木村さんは大熊町で「娘を身近に感じる」ことを大切にしていた。だから体操着を見つけたときはうれしかったのだろう。しかしバラバラの骨が、ずっと野ざらしの瓦礫に埋もれていた現実を目にして、何よりも怒りが湧いたのではないだろうか。
私たちは、娘を捜すという小さな願いすら満足に聞き入れられなかった木村さんのような「少数」に犠牲を押し付け、それを見て見ぬふりをして豊かさを得る暮らしを続けている問題を、真剣に考えなければならないと思う。震災を経験し、誰もが「少数」になり得る現実を目の当たりにしたのだから。
汐凪ちゃんが発見されたのは、除染廃棄物の中間貯蔵施設をこの場所に整備する目的で、公的な瓦礫撤去が始まってからたった1カ月後のことだった。
全壊した自宅裏の丘には汐凪ちゃんたちのためにお地蔵さんやイルミネーションを設置した。

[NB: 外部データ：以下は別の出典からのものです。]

// lc_postproc: linear-code [16,8,5] post-processing of the raw bits.
//
// Raw bits are collected into two K-bit words, X1 (the first K bits, the
// first bit in bit 0) and X2 (the next K bits). When X2 is complete the
// output word
//     L = X1 ^ rotl(X1,1) ^ rotl(X1,2) ^ rotl(X1,4) ^ X2
// is presented for one cycle on out_word with out_valid. Every output bit is
// the XOR of 5 or more raw bits, and any nonzero XOR of output bits also
// covers at least 5 raw bits (the code's minimum distance is 5), so an input
// bias e becomes at most 2^4 * e^5. Two raw bits in, one bit out: the
// throughput halves (12.5 Mb/s raw, 6.25 Mb/s after).
//
// The formula, the 8-bit words and the [16,8,5] code follow the design; the
// shifts are read as 8-bit rotations, the reading under which the code has
// distance 5 (with plain truncating shifts it would only have distance 2).
// The bit order and the handshake are this implementation's choices. Latency:
// out_valid rises the cycle after the 16th in_valid.
module lc_postproc
#(
  parameter int unsigned K = trng_pkg::K_DEF
) (
  input  logic         clk,
  input  logic         rst_n,      // synchronous, active low
  input  logic         in_bit,
  input  logic         in_valid,
  output logic [K-1:0] out_word,
  output logic         out_valid
);
  timeunit 1ps;
  timeprecision 1fs;

  localparam int unsigned NW = 2 * K;

  logic [NW-1:0]         buf_q;   // bit i = i-th raw bit of the current block
  logic [$clog2(NW)-1:0] cnt;     // raw bits held in buf_q

  function automatic logic [K-1:0] rotl(input logic [K-1:0] x, input int unsigned n);
    return (x << n) | (x >> (K - n));
  endfunction

  function automatic logic [K-1:0] lc_map(input logic [K-1:0] x1, input logic [K-1:0] x2);
    return x1 ^ rotl(x1, 1) ^ rotl(x1, 2) ^ rotl(x1, 4) ^ x2;
  endfunction

  logic [NW-1:0] buf_nx;
  always_comb begin
    buf_nx      = buf_q;
    buf_nx[cnt] = in_bit;
  end

  always_ff @(posedge clk) begin
    if (!rst_n) begin
      cnt       <= '0;
      buf_q     <= '0;
      out_valid <= 1'b0;
      out_word  <= '0;
    end else begin
      out_valid <= 1'b0;
      if (in_valid) begin
        buf_q <= buf_nx;
        cnt   <= cnt + 1'b1;   // wraps after NW bits
        if (cnt == $clog2(NW)'(NW - 1)) begin
          out_word  <= lc_map(buf_nx[K-1:0], buf_nx[NW-1:K]);
          out_valid <= 1'b1;
        end
      end
    end
  end
endmodule
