// lc_postproc_tb: checks the [16,8,5] linear-code post-processor.
//
// Random raw bits arrive with random gaps. For every 16 bits the output word
// must equal the reference, computed here output bit by output bit:
//   L[j] = X1[j] ^ X1[j-1] ^ X1[j-2] ^ X1[j-4] ^ X2[j]   (indices mod 8),
// one cycle after the 16th bit. Then the 16 unit vectors are fed through
// the block to recover its 8x16 matrix, and the minimum weight of the
// 255 nonzero combinations of its rows (the code's distance) must be 5.
module lc_postproc_tb;
  timeunit 1ps;
  timeprecision 1fs;

  logic clk = 0, rst_n;
  logic in_bit, in_valid;
  logic [7:0] out_word;
  logic out_valid;
  int checks = 0, failures = 0;

  lc_postproc dut (.clk, .rst_n, .in_bit, .in_valid, .out_word, .out_valid);

  always #2500 clk = ~clk;

  function automatic logic [7:0] ref_l(input logic [15:0] b);
    logic [7:0] l;
    for (int j = 0; j < 8; j++)
      l[j] = b[j] ^ b[(j + 7) % 8] ^ b[(j + 6) % 8] ^ b[(j + 4) % 8] ^ b[8 + j];
    return l;
  endfunction

  // feed one 16-bit block, check the word that comes out
  task automatic block(input logic [15:0] b, output logic [7:0] w);
    for (int i = 0; i < 16; i++) begin
      repeat ($urandom_range(2, 0)) begin
        in_valid = 0; in_bit = $urandom;
        @(negedge clk);
        checks++;
        if (out_valid) begin failures++; $display("FAIL: out_valid without input"); end
      end
      in_valid = 1; in_bit = b[i];
      @(negedge clk);
      checks++;
      if (out_valid !== (i == 15)) begin
        failures++;
        $display("FAIL: out_valid=%b after bit %0d", out_valid, i);
      end
    end
    in_valid = 0;
    w = out_word;
  endtask

  initial begin
    logic [15:0] b;
    logic [7:0] w;
    logic [7:0] cols [16];
    logic [15:0] rows [8];
    int dmin, wt;
    rst_n = 0; in_valid = 0; in_bit = 0;
    repeat (3) @(negedge clk);
    rst_n = 1;
    for (int n = 0; n < 200; n++) begin
      b = 16'($urandom);
      block(b, w);
      checks++;
      if (w !== ref_l(b)) begin
        failures++;
        $display("FAIL: block %h gives %h, expected %h", b, w, ref_l(b));
      end
    end
    // recover the code from the block itself
    for (int i = 0; i < 16; i++) begin
      block(16'(1) << i, w);
      cols[i] = w;
    end
    for (int j = 0; j < 8; j++)
      for (int i = 0; i < 16; i++) rows[j][i] = cols[i][j];
    dmin = 99;
    for (int u = 1; u < 256; u++) begin
      b = '0;
      for (int j = 0; j < 8; j++) if (u[j]) b ^= rows[j];
      wt = $countones(b);
      if (wt < dmin) dmin = wt;
    end
    $display("minimum distance of the post-processing code: %0d", dmin);
    checks++;
    if (dmin != 5) begin failures++; $display("FAIL: code distance %0d, expected 5", dmin); end
    $display("TB_RESULT checks=%0d failures=%0d", checks, failures);
    $finish;
  end

  initial begin
    #1ms;
    failures++;
    $display("FAIL: watchdog");
    $display("TB_RESULT checks=%0d failures=%0d", checks, failures);
    $finish;
  end
endmodule
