// mmro: behavioural model of the multi-mode ring oscillator (entropy source).
//
// Behavioural model, not synthesizable logic: on an FPGA the ring is built
// from LUT stages and placed by hand, and its randomness comes from
// transistor noise that no RTL can express.
//
// The ring has N_MODE*W stages and one logical inversion. While `en` is low
// the ring is held in a reset state that contains exactly N_MODE edges,
// W stages apart (stages 0, W, 2W, ... are the edge-inserting stages). When
// `en` rises the N_MODE edges start to travel round the ring together: the
// ring oscillates in mode n, and a tap sees one edge every W*D_STAGE_PS.
// Every stage an edge passes adds an independent Gaussian delay error of
// variance JIT_FS * D_STAGE_PS (the white-noise jitter strength sigma^2/t
// times the stage delay), so the timing error of an edge grows with the
// number of stages it has travelled.
//
// tap_a is the output of stage 0 and tap_b the output of stage N_MODE*W-W.
// Both taps toggle at the same nominal times, (2j+1)*D_STAGE_PS after `en`
// rises for W = 2, but at each moment by two different, consecutive edges:
// the time between them is the "virtual pulse" whose width carries the
// entropy. With the defaults the 55th toggle (m = 18 cycles of n = 3 edges)
// falls at 109 * 675 ps = 73.575 ns, and the pulse has sigma ~ 19.9 ps.
//
// Edges are assumed never to collapse (no edge catches up with another).
// The Gaussian samples use the sum of 12 uniform numbers. The stage delay,
// n, w and the jitter strength follow the design; everything else here is
// this model's own choice.
module mmro #(
  parameter int unsigned N_MODE     = 3,
  parameter int unsigned W          = 2,
  parameter real         D_STAGE_PS = 675.0,
  parameter real         JIT_FS     = 2.7
) (
  input  logic en,
  output logic tap_a,
  output logic tap_b
);
  timeunit 1ps;
  timeprecision 1fs;

  localparam int unsigned N = N_MODE * W;

  // stage outputs
  logic [N-1:0] s;

  // standard deviation of one stage delay, in ps: sqrt(fs * ps) = ps * sqrt(1e-3)
  localparam real SIGMA_STAGE_PS = $sqrt(JIT_FS * 1.0e-3 * D_STAGE_PS);

  // reset pattern: stage k*W is the only unstable stage of each group
  function automatic logic [N-1:0] reset_pattern();
    logic [N-1:0] p;
    for (int unsigned i = 0; i < N; i++) p[i] = ((i / W) % 2) == 1;
    return p;
  endfunction

  // zero-mean, unit-variance Gaussian sample (Irwin-Hall, 12 uniforms)
  function automatic real gauss();
    real acc;
    acc = 0.0;
    for (int i = 0; i < 12; i++) acc += real'($urandom) / 4294967296.0;
    return acc - 6.0;
  endfunction

  function automatic real stage_delay();
    return D_STAGE_PS + SIGMA_STAGE_PS * gauss();
  endfunction

  realtime     t_edge[N_MODE];   // absolute time of each edge's next stage passage
  int unsigned p_edge[N_MODE];   // stage each edge will pass next

  initial s = reset_pattern();

  // One edge passage per activation. While `en` is low the ring is held in
  // its reset state; its rise re-inserts the edges.
  always begin : p_ring
    int unsigned k;
    realtime     now;
    if (!en) begin
      s = reset_pattern();
      @(posedge en);
      now = $realtime;
      for (int unsigned e = 0; e < N_MODE; e++) begin
        p_edge[e] = e * W;
        t_edge[e] = now + stage_delay();
      end
    end
    // the edge that moves next
    k = 0;
    for (int unsigned e = 1; e < N_MODE; e++)
      if (t_edge[e] < t_edge[k]) k = e;
    #(t_edge[k] - $realtime);
    if (en) begin
      s[p_edge[k]] = ~s[p_edge[k]];
      p_edge[k]    = (p_edge[k] + 1) % N;
      t_edge[k]    = t_edge[k] + stage_delay();
    end
  end

  assign tap_a = s[0];
  assign tap_b = s[N-W];
endmodule
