// mmro_tb: checks the multi-mode ring oscillator model.
//
// While en is low the taps must not move. After en rises, the early toggles
// of both taps must fall at (2j+1)*675 ps (jitter is still tiny there) and
// by 74.25 ns each tap must have toggled exactly 55 times (m = 18 cycles of
// n = 3 edges, plus the first). Over many runs the difference between the
// 55th toggles of tap_b and tap_a (the width of the virtual pulse) must have
// a mean near 0 and a standard deviation near
// sqrt(2 * 109 stages * 2.7 fs * 675 ps) = 19.9 ps.
module mmro_tb;
  timeunit 1ps;
  timeprecision 1fs;

  localparam int RUNS = 400;
  localparam int NT   = 55;

  logic en;
  logic tap_a, tap_b;
  int checks = 0, failures = 0;

  mmro dut (.en, .tap_a, .tap_b);

  realtime t0;
  realtime ta[NT+2], tb_t[NT+2];
  int na, nb;

  always @(tap_a) if (en) begin if (na < NT + 2) ta[na] = $realtime - t0; na++; end
  always @(tap_b) if (en) begin if (nb < NT + 2) tb_t[nb] = $realtime - t0; nb++; end

  task automatic check(input bit ok, input string what);
    checks++;
    if (!ok) begin
      failures++;
      $display("FAIL: %s", what);
    end
  endtask

  initial begin
    real sum, sum2, d, mean, sd;
    logic a0, b0;
    sum = 0.0; sum2 = 0.0;
    en = 0;
    #1000;
    a0 = tap_a; b0 = tap_b;
    #20000;
    check(tap_a == a0 && tap_b == b0, "taps move while the ring is held in reset");
    for (int r = 0; r < RUNS; r++) begin
      na = 0; nb = 0;
      t0 = $realtime;
      en = 1;
      #74250;
      check(na == NT && nb == NT, $sformatf("run %0d: %0d/%0d toggles by 74.25 ns, expected %0d", r, na, nb, NT));
      if (r == 0)
        for (int j = 0; j < 4; j++) begin
          check(ta[j] > (2*j+1)*675.0 - 10.0 && ta[j] < (2*j+1)*675.0 + 10.0,
                $sformatf("tap_a toggle %0d at %0.1f ps", j, ta[j]));
          check(tb_t[j] > (2*j+1)*675.0 - 10.0 && tb_t[j] < (2*j+1)*675.0 + 10.0,
                $sformatf("tap_b toggle %0d at %0.1f ps", j, tb_t[j]));
        end
      d = tb_t[NT-1] - ta[NT-1];
      sum += d; sum2 += d * d;
      #2000;
      en = 0;
      #5000;
    end
    mean = sum / RUNS;
    sd   = $sqrt(sum2 / RUNS - mean * mean);
    $display("virtual pulse after m = 18 cycles: mean %0.2f ps, sigma %0.2f ps", mean, sd);
    check(mean > -5.0 && mean < 5.0, "pulse mean not near 0");
    check(sd > 16.0 && sd < 24.0, "pulse sigma not near 19.9 ps");
    $display("TB_RESULT checks=%0d failures=%0d", checks, failures);
    $finish;
  end

  initial begin
    #100ms;
    failures++;
    $display("FAIL: watchdog");
    $display("TB_RESULT checks=%0d failures=%0d", checks, failures);
    $finish;
  end
endmodule
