// trng_ctrl: generation controller of the TRNG.
//
// Every raw bit is produced from a freshly reset ring, so that successive
// bits are independent. One generation takes RST_CYCLES + RUN_CYCLES clock
// cycles:
//   ST_RESET  ro_en = 0 for RST_CYCLES cycles: the ring returns to its
//             reset state with its N_MODE edges re-inserted;
//   ST_RUN    ro_en = 1 for RUN_CYCLES cycles: the edges circulate and
//             jitter accumulates. `sample` is high in the last run cycle,
//             so the coding lines capture at the same clock edge that
//             drops ro_en, exactly RUN_CYCLES periods after ro_en rose.
// raw_valid is high in the cycle after the capture, when the coding lines'
// bits are valid. While `enable` is low the controller idles in ST_IDLE
// with the ring held in reset; dropping `enable` mid-run aborts the
// generation without a sample.
//
// Timing (defaults, assumed 200 MHz clock): capture 75 ns after the ring
// starts, which covers the 73.575 ns that m = 18 ring cycles need; one raw
// bit every 16 cycles = 80 ns, i.e. 12.5 Mb/s. The reset between
// generations follows the design; the cycle counts and the clock are this
// implementation's choice. ro_en comes straight from a flip-flop, so the
// ring sees no glitches.
module trng_ctrl
  import trng_pkg::*;
#(
  parameter int unsigned RUN_CYCLES = trng_pkg::RUN_CYCLES_DEF,
  parameter int unsigned RST_CYCLES = trng_pkg::RST_CYCLES_DEF
) (
  input  logic clk,
  input  logic rst_n,      // synchronous, active low
  input  logic enable,
  output logic ro_en,
  output logic sample,
  output logic raw_valid
);
  timeunit 1ps;
  timeprecision 1fs;

  localparam int unsigned CW = $clog2(RUN_CYCLES > RST_CYCLES ? RUN_CYCLES + 1 : RST_CYCLES + 1);

  gen_state_e    state, state_nx;
  logic [CW-1:0] cnt, cnt_nx;

  always_comb begin
    state_nx = state;
    cnt_nx   = cnt + 1'b1;
    unique case (state)
      ST_IDLE: begin
        cnt_nx = '0;
        if (enable) state_nx = ST_RESET;
      end
      ST_RESET: begin
        if (!enable) begin
          state_nx = ST_IDLE;
          cnt_nx   = '0;
        end else if (cnt == CW'(RST_CYCLES - 1)) begin
          state_nx = ST_RUN;
          cnt_nx   = '0;
        end
      end
      ST_RUN: begin
        if (!enable) begin
          state_nx = ST_IDLE;
          cnt_nx   = '0;
        end else if (cnt == CW'(RUN_CYCLES - 1)) begin
          state_nx = ST_RESET;
          cnt_nx   = '0;
        end
      end
      default: begin
        state_nx = ST_IDLE;
        cnt_nx   = '0;
      end
    endcase
  end

  always_comb sample = (state == ST_RUN) && enable && (cnt == CW'(RUN_CYCLES - 1));

  always_ff @(posedge clk) begin
    if (!rst_n) begin
      state     <= ST_IDLE;
      cnt       <= '0;
      ro_en     <= 1'b0;
      raw_valid <= 1'b0;
    end else begin
      state     <= state_nx;
      cnt       <= cnt_nx;
      ro_en     <= (state_nx == ST_RUN);
      raw_valid <= sample;
    end
  end

  // The capture always happens while the ring runs.
  a_sample_in_run : assert property (@(posedge clk) disable iff (!rst_n) sample |-> ro_en);
  // The ring is released for exactly RUN_CYCLES cycles before a capture.
  a_run_length : assert property (@(posedge clk) disable iff (!rst_n)
                                  sample |-> $past(ro_en, RUN_CYCLES - 1));
endmodule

一時帰宅は午後4時までなので、イルミネーションは無人の土地を照らしている(16年2月)
現在、木村さんは長女と共に長野県で電気に極力頼らない生活を送る。自宅には汐凪ちゃんと妻・深雪さんの写真が飾られている(15年2月)
天国にいる家族に見せてあげたいと、自宅近くの農地に菜の花やヒマワリを咲かせた。その農地も自宅も14年に、除染廃棄物の中間貯蔵施設の建設予定地に入った(16年5月)

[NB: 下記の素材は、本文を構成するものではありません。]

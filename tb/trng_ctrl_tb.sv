// trng_ctrl_tb: checks the generation controller's timing.
//
// With enable high the ring must run exactly 15 cycles, be held in reset
// for 1, a capture must fall on the edge that ends each run, raw_valid must
// follow one cycle later, and a raw bit must come every 16 cycles. Dropping
// enable in the middle of a run must stop the ring at once and produce no
// capture. All counts are taken here from cycle numbers.
module trng_ctrl_tb;
  timeunit 1ps;
  timeprecision 1fs;

  logic clk = 0, rst_n, enable;
  logic ro_en, sample, raw_valid;
  int checks = 0, failures = 0;
  int cyc = 0;
  int en_rise = -1, last_sample = -1, last_valid = -1;
  int run_len_ok = 0, periods_ok = 0, samples = 0, valids = 0;
  logic ro_en_d = 0, sample_d = 0;

  trng_ctrl dut (.clk, .rst_n, .enable, .ro_en, .sample, .raw_valid);

  always #2500 clk = ~clk;

  task automatic check(input bit ok, input string what);
    checks++;
    if (!ok) begin failures++; $display("FAIL @%0d: %s", cyc, what); end
  endtask

  // sampled just after each rising edge
  always @(posedge clk) begin
    #1;
    cyc++;
    if (rst_n) begin
      if (ro_en && !ro_en_d) en_rise = cyc;
      if (sample_d) begin
        // the capture edge was this one: ro_en must have just dropped
        check(!ro_en, "ring still enabled after the capture edge");
        check(cyc - en_rise == 15, $sformatf("ring ran %0d cycles before the capture", cyc - en_rise));
        if (last_sample >= 0) check(cyc - last_sample == 16, $sformatf("capture period %0d", cyc - last_sample));
        last_sample = cyc;
        samples++;
      end
      if (raw_valid) begin
        check(sample_d, "raw_valid not one cycle after sample");
        valids++;
      end
      if (sample) check(ro_en, "sample while the ring is stopped");
    end
    ro_en_d  = ro_en;
    sample_d = sample;
  end

  initial begin
    int s0;
    rst_n = 0; enable = 0;
    repeat (3) @(negedge clk);
    rst_n = 1;
    repeat (5) @(negedge clk);
    check(!ro_en && !sample && !raw_valid, "activity while disabled");
    enable = 1;
    repeat (16 * 20 + 2) @(negedge clk);
    check(samples == 20, $sformatf("%0d captures in 20 periods", samples));
    // abort in the middle of a run
    wait (ro_en);
    repeat (5) @(negedge clk);
    s0 = samples;
    enable = 0;
    @(negedge clk);
    check(!ro_en, "ring not stopped when enable drops");
    repeat (40) @(negedge clk);
    check(samples == s0, "capture after enable dropped");
    last_sample = -1;
    enable = 1;
    repeat (16 * 5 + 2) @(negedge clk);
    check(samples == s0 + 5, $sformatf("%0d captures after re-enable, expected 5", samples - s0));
    check(valids == samples, "raw_valid count differs from captures");
    $display("TB_RESULT checks=%0d failures=%0d", checks, failures);
    $finish;
  end

  initial begin
    #10us;
    failures++;
    $display("FAIL: watchdog");
    $display("TB_RESULT checks=%0d failures=%0d", checks, failures);
    $finish;
  end
endmodule
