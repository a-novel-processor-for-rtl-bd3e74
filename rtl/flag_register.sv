// flag_register: the 3-bit FLAGS register of the VPLP datapath.
//
// Stores the VPALU comparison result (bit 0 EQUAL, bit 1 GREATER, bit 2 LESS)
// when Fld_dp (ld) is high on a rising clock edge and presents it on FL_dp to
// the control unit, where BIG tests GREATER. GREATER at bit 1 follows the
// recorded FLAGS value 2h; the other two positions are this design's choice.
// Cleared by Qrst.
module flag_register #(
  parameter int unsigned WIDTH = 3
) (
  input  logic             clk,
  input  logic             rst,
  input  logic             ld,
  input  logic [WIDTH-1:0] d,
  output logic [WIDTH-1:0] q
);
  always_ff @(posedge clk or posedge rst) begin
    if (rst)     q <= '0;
    else if (ld) q <= d;
  end
endmodule
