// index_counter: the 8-bit index counter (IC) of the VPLP control unit.
//
// Holds an operand address for LDAC, STAC and CPAH. On a rising clock edge it
// loads d (LDC, the low byte of the instruction word) when ld is high,
// otherwise counts up on inc (INC) or down on dec (DEC), wrapping modulo 256.
// The priority order is this design's choice. Cleared by Qrst.
module index_counter #(
  parameter int unsigned WIDTH = 8
) (
  input  logic             clk,
  input  logic             rst,
  input  logic             ld,
  input  logic             inc,
  input  logic             dec,
  input  logic [WIDTH-1:0] d,
  output logic [WIDTH-1:0] q
);
  always_ff @(posedge clk or posedge rst) begin
    if (rst)      q <= '0;
    else if (ld)  q <= d;
    else if (inc) q <= q + 1'b1;
    else if (dec) q <= q - 1'b1;
  end
endmodule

汐凪ちゃんが通っていた学校で娘の机を見つめる木村さん。教室への立ち入りはできず、中は震災当日のまま(15年3月)
木村さんに協力して瓦礫の山を捜索する団体「福興浜団」。木村さんを筆者に紹介してくれたのは団体を主宰し、自らも南相馬市で家族の捜索を続ける上野敬幸さん(16年1月)
昨年12月11日にはあごの骨が見つかり、木村さんは5年9カ月ぶりに娘を自分の手で直接抱き上げた
積み上げられた瓦礫の山。点々と骨が見つかっている状況から、汐凪ちゃんは気付かれないまま瓦礫と一緒に運ばれたと考えられる(16年1月)
遺骨の一部を受け取った木村さんは岡山県にある深雪さんのお墓に汐凪ちゃんを連れていった(17年1月)
撮影:岩波友紀
1977年長野県生まれのフォトジャーナリスト。福島市在住。日本の全国紙のスタッフ・フォトグラファーを経て、現在はフリーとして東日本大震災と福島第一原発事故の取材も続ける。近著に写真集『1500日 震災からの日々』(新日本出版社刊)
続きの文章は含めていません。